[Stored items]
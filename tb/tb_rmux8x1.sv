// tb_rmux8x1: exhaustive self-check of the reversible 8-to-1 multiplexer.
//
// Every select value with every data word: y must equal in[sel]. The
// quantum cost is compared with 106. A watchdog ends the run with a failure
// after 1 ms.
module tb_rmux8x1;
  int checks = 0, failures = 0;
  logic [7:0] in;
  logic [2:0] sel;
  logic y;

  rmux8x1 dut (.in(in), .sel(sel), .y(y));

  initial begin : watchdog
    #1ms;
    failures++;
    $display("TB_RESULT checks=%0d failures=%0d", checks, failures);
    $finish;
  end

  initial begin
    checks++;
    if (dut.QUANTUM_COST != 106) begin
      failures++;
      $display("FAIL quantum cost %0d", dut.QUANTUM_COST);
    end
    for (int s = 0; s < 8; s++) begin
      for (int d = 0; d < (1 << 8); d++) begin
        sel = 3'(s);
        in  = 8'(d);
        #1ns;
        checks++;
        if (y !== ((d >> s) & 1)) begin
          failures++;
          $display("FAIL sel=%0d in=%b y=%0b", s, in, y);
        end
      end
    end
    $display("TB_RESULT checks=%0d failures=%0d", checks, failures);
    $finish;
  end
endmodule
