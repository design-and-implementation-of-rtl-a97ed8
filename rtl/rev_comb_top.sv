// rev_comb_top: the reversible combinational circuits side by side.
//
// The library's circuits are independent: a 4x16 decoder, a 16x4 encoder,
// a full adder, a full subtractor, a 1-bit comparator and 4x1 and 8x1
// multiplexers, each built only from reversible gates (NOT, Feynman,
// Fredkin, Peres, TR). They share no signals; this top brings each one's
// ports out under a prefix so the whole set can be synthesized or simulated
// as one unit. Placing them together is this design's choice; each circuit
// was published as a design of its own. Purely combinational: outputs
// follow inputs after the gate delays, with no clock and no reset.
module rev_comb_top (
  input  logic [3:0]  dec_in,
  output logic [15:0] dec_out,
  input  logic [15:0] enc_in,
  output logic [3:0]  enc_out,
  input  logic [2:0]  fa_in,     // {a, b, cin}
  output logic [1:0]  fa_sum,    // {carry, sum}
  input  logic [2:0]  fs_in,     // {a, b, bin}
  output logic [1:0]  fs_diff,   // {borrow, difference}
  input  logic        cmp_a,
  input  logic        cmp_b,
  output logic        cmp_lt,
  output logic        cmp_eq,
  output logic        cmp_gt,
  input  logic [3:0]  mux4_in,
  input  logic [1:0]  mux4_sel,
  output logic        mux4_y,
  input  logic [7:0]  mux8_in,
  input  logic [2:0]  mux8_sel,
  output logic        mux8_y
);
  rdec4x16         u_dec  (.in(dec_in), .out(dec_out));
  renc             u_enc  (.in(enc_in), .out(enc_out));
  rfull_adder      u_fa   (.in(fa_in), .sum(fa_sum));
  rfull_subtractor u_fs   (.in(fs_in), .diff(fs_diff));
  rcomparator      u_cmp  (.a(cmp_a), .b(cmp_b), .lt(cmp_lt), .eq(cmp_eq), .gt(cmp_gt));
  rmux4x1          u_mux4 (.in(mux4_in), .sel(mux4_sel), .y(mux4_y));
  rmux8x1          u_mux8 (.in(mux8_in), .sel(mux8_sel), .y(mux8_y));
endmodule
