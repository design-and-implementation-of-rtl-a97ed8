// tb_rev_comb_top: end-to-end self-check of all reversible circuits.
//
// Drives every circuit of rev_comb_top at once with random inputs for
// 2000 steps (the encoder always with a one-hot word) and compares each
// output with a behavioural reference: binary decode, index of the hot
// bit, a + b + cin, a - b - bin, magnitude compare and in[sel]. It also
// counts how often each case occurred: every decoder line and encoder
// index, carry and borrow both 0 and 1, each comparator outcome and every
// multiplexer select value. A case that never occurred is a failure.
// Runs with the top's default parameters. A watchdog ends the run with a
// failure after 1 ms.
module tb_rev_comb_top;
  int checks = 0, failures = 0;

  logic [3:0]  dec_in;   logic [15:0] dec_out;
  logic [15:0] enc_in;   logic [3:0]  enc_out;
  logic [2:0]  fa_in;    logic [1:0]  fa_sum;
  logic [2:0]  fs_in;    logic [1:0]  fs_diff;
  logic        cmp_a, cmp_b, cmp_lt, cmp_eq, cmp_gt;
  logic [3:0]  mux4_in;  logic [1:0]  mux4_sel; logic mux4_y;
  logic [7:0]  mux8_in;  logic [2:0]  mux8_sel; logic mux8_y;

  int dec_hits [16], enc_hits [16], carry_hits [2], borrow_hits [2];
  int cmp_hits [3], mux4_hits [4], mux8_hits [8];

  rev_comb_top dut (.*);

  task automatic check(string what, int got, int want);
    checks++;
    if (got != want) begin
      failures++;
      $display("FAIL %s got=%0d want=%0d", what, got, want);
    end
  endtask

  task automatic covered(string what, int hits []);
    foreach (hits[k]) begin
      checks++;
      if (hits[k] == 0) begin
        failures++;
        $display("FAIL %s case %0d never occurred", what, k);
      end
    end
  endtask

  initial begin : watchdog
    #1ms;
    failures++;
    $display("TB_RESULT checks=%0d failures=%0d", checks, failures);
    $finish;
  end

  initial begin
    int idx, diff;
    for (int n = 0; n < 2000; n++) begin
      dec_in   = 4'($urandom);
      idx      = int'($urandom_range(15));
      enc_in   = 16'(1 << idx);
      fa_in    = 3'($urandom);
      fs_in    = 3'($urandom);
      {cmp_a, cmp_b} = 2'($urandom);
      mux4_in  = 4'($urandom);  mux4_sel = 2'($urandom);
      mux8_in  = 8'($urandom);  mux8_sel = 3'($urandom);
      #1ns;

      check("decoder", int'(dec_out), 1 << dec_in);
      check("encoder", int'(enc_out), idx);
      check("adder", int'(fa_sum), int'(fa_in[2]) + int'(fa_in[1]) + int'(fa_in[0]));
      diff = int'(fs_in[2]) - int'(fs_in[1]) - int'(fs_in[0]);
      check("subtractor", int'(fs_diff[0]) - 2 * int'(fs_diff[1]), diff);
      check("comparator", int'({cmp_lt, cmp_eq, cmp_gt}),
            int'({cmp_a < cmp_b, cmp_a == cmp_b, cmp_a > cmp_b}));
      check("mux4", int'(mux4_y), int'(mux4_in[mux4_sel]));
      check("mux8", int'(mux8_y), int'(mux8_in[mux8_sel]));

      dec_hits[dec_in]++;
      enc_hits[idx]++;
      carry_hits[fa_sum[1]]++;
      borrow_hits[fs_diff[1]]++;
      cmp_hits[cmp_lt ? 0 : cmp_eq ? 1 : 2]++;
      mux4_hits[mux4_sel]++;
      mux8_hits[mux8_sel]++;
    end

    covered("decoder line", dec_hits);
    covered("encoder index", enc_hits);
    covered("carry", carry_hits);
    covered("borrow", borrow_hits);
    covered("comparator lt/eq/gt", cmp_hits);
    covered("mux4 select", mux4_hits);
    covered("mux8 select", mux8_hits);
    $display("coverage: carry %0d/%0d borrow %0d/%0d lt %0d eq %0d gt %0d",
             carry_hits[0], carry_hits[1], borrow_hits[0], borrow_hits[1],
             cmp_hits[0], cmp_hits[1], cmp_hits[2]);
    $display("TB_RESULT checks=%0d failures=%0d", checks, failures);
    $finish;
  end
endmodule
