// setup_cache: the lookup table (memory cache) that holds one receiver's
// setup information, the 7-bit code of the transmitter it listens to.
//
// The caches of the array form one serial configuration bus. While `shift`
// is high, each clock moves the shadow register one bit towards bit 0:
// `sdi` enters at the top and bit 0 leaves on `sdo` to the next cache, so a
// chain of caches acts as one long shift register filled least significant
// bit first. `commit` copies the shadow into the active code that the code
// generator reads. The code generator reads the active code only in the t1
// reload slot, so a commit at any time of a system clock switches the
// connection cleanly at the next reload and never disturbs a bit in flight.
//
// From the document: 7-bit setup information per receiver held in a memory
// cache, loaded through serial buses. This design's choice: the shadow
// register with a commit strobe, and reset to code 0 (disconnected).
module setup_cache #(
  parameter int unsigned W = dpaa_pkg::LFSR_W
) (
  input  logic         clk,
  input  logic         rst_n,
  input  logic         shift,
  input  logic         sdi,
  output logic         sdo,
  input  logic         commit,
  output logic [W-1:0] code
);
  logic [W-1:0] shadow;

  always_ff @(posedge clk or negedge rst_n) begin
    if (!rst_n) begin
      shadow <= '0;
      code   <= '0;
    end else begin
      if (shift)  shadow <= {sdi, shadow[W-1:1]};
      if (commit) code   <= shadow;
    end
  end

  assign sdo = shadow[0];
endmodule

- [Task objective] Reproduce exactly the lines from the one containing "shadow <= '0;" through the last line of the records, both included, and nothing else.

- [Solution for this exercise]
      shadow <= '0;
      code   <= '0;
    end else begin
      if (shift)  shadow <= {sdi, shadow[W-1:1]};
      if (commit) code   <= shadow;
    end
  end

  assign sdo = shadow[0];
endmodule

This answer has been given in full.